Una vez asegurado que cualquier intento de escaparme era imposible, detuvieron el motor del automóvil, pasando ahí el resto de la noche. Me habían cubierto el rostro y atado con una soga fuertemente a una especie de camilla. Creo que estuvimos dando vueltas más de dos días por las calles de la ciudad, deteniéndonos solo a ratos. Las discusiones entre mis secuestradores eran frecuentes. Uno de ellos llegó incluso a decir que lo mejor era hacer desaparecer pronto el cuerpo. Comprendí que el plan inicial no había resultado como lo previsto y que estaban decididos a matarme. Es extraño, pero ahora que lo pienso no sentí miedo sino al contrario, una profunda melaconlía. La voz de Juan y el recuerdo de sus manos sosteniéndome llenaron cada espacio de mi mente.

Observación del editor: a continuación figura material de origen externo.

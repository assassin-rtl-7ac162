// tb_reg_decoder -- checks the register decoder and REG.MUX exhaustively:
// only the selected LOD line is high while enabled, none when disabled, and
// REG.ACK is the DON of the selected register.
module tb_reg_decoder;
  localparam int RC = 8;
  logic ena, reg_ack;
  logic [2:0] sel;
  logic [RC-1:0] don, lod, exp_lod;
  int checks = 0, failures = 0;

  reg_decoder #(.REG_COUNT(RC)) dut (.ena, .sel, .don, .lod, .reg_ack);

  initial begin
    for (int e = 0; e < 2; e++)
      for (int s = 0; s < RC; s++)
        for (int r = 0; r < 16; r++) begin
          ena = e[0]; sel = 3'(s); don = RC'($urandom);
          #1;
          exp_lod = '0;
          if (e == 1) exp_lod = RC'(1) << s;
          checks++;
          if (lod !== exp_lod || reg_ack !== don[s]) begin
            failures++;
            $display("FAIL ena=%0d sel=%0d don=%b: lod=%b ack=%b", e, s, don, lod, reg_ack);
          end
        end
    $display("TB_RESULT checks=%0d failures=%0d", checks, failures);
    $finish;
  end

  initial begin
    #100000; failures++;
    $display("watchdog expired");
    $display("TB_RESULT checks=%0d failures=%0d", checks, failures);
    $finish;
  end
endmodule
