// state_latch -- one state variable of a one-hot self-timed control unit.
//
// Each state of a control unit owns one of these latches. A forward
// transition row sets it when the machine enters the state and a reverse
// row resets it once the successor state has been entered. The outputs q
// and q_n are taken from the stored value, so a change is only visible
// after the latch has really changed: this is what lets the rows around it
// wait for each other instead of relying on gate delays.
//
// Interface: set and reset are level inputs held by the rows; mr is the
// master reset that loads INIT (1 for the start state, 0 otherwise).
// Timing: the stored value is sampled on the rising edge of clk, so q
// follows set/reset one clock later. The clock only samples the latch; the
// order of events, and so the function, does not depend on its period.
// Following the document, set and reset must not be asserted together
// (that would make the real latch metastable); here reset then wins and an
// assertion reports the collision.
module state_latch #(
  parameter bit INIT = 1'b0
) (
  input  logic clk,
  input  logic mr,
  input  logic set,
  input  logic reset,
  output logic q,
  output logic q_n
);
  logic st;

  always_ff @(posedge clk) begin
    if (mr)         st <= INIT;
    else if (reset) st <= 1'b0;
    else if (set)   st <= 1'b1;
  end

  assign q   = st;
  assign q_n = ~st;

  a_no_set_reset: assert property (@(posedge clk) disable iff (mr) !(set && reset))
    else $error("state latch set and reset together");
endmodule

Después de ese episodio perdí la noción del tiempo y mis recuerdos se tornan un poco difusos. Algo ocurrió, pero mis capturadores desistieron ante la idea de asesinarme. Constantemente nos cambiábamos de lugar. Moviéndonos casi todos los días de un sitio a otro. En su mayoría alejadas bodegas y depósitos abandonados. Se notaba a medida que pasaba el tiempo cierta desesperación en sus actos y en el modo en que se comportaban. Lo anterior sumado a mi certeza de que cualquier petición respecto a mi rescate sería aceptada, alimentó en mi interior la falsa esperanza de una futura y temprana liberación.
De acuerdo con mis cálculos este continuo desplazamiento debió prolongarse por casi un mes. Hasta que optaron por recluirme, según las palabras de quien deduje era el jefe de la operación “ en un lugar más seguro” Este sitio, se diferenciaba notoriamente del resto. Para llegar a él, tuvieron que esperar a que amaneciera reduciendo de este modo al mínimo las posibilidades de ser vistos o descubiertos.
Amarrada y cubierta comenzaron a moverme. Por un instante, mientras inclinaban la camilla hasta situarla de forma completamente vertical, la tela que tapaba mi cara se desprendió levemente. Si bien no identifiqué a ninguno de ellos supe que su deseo era hacerme entrar al ascensor de un edificio. Concluido el traslado los hombres me dejaron abandonada y se marcharon. El pequeño campo visual del que disponía mi ojo izquierdo reveló que se trataba de un departamento, un piso residencial muy elegante y lujoso. Cualquier respuesta estaba fuera de mi alcance. Toda esta situación me resultaba ilógica y sin sentido.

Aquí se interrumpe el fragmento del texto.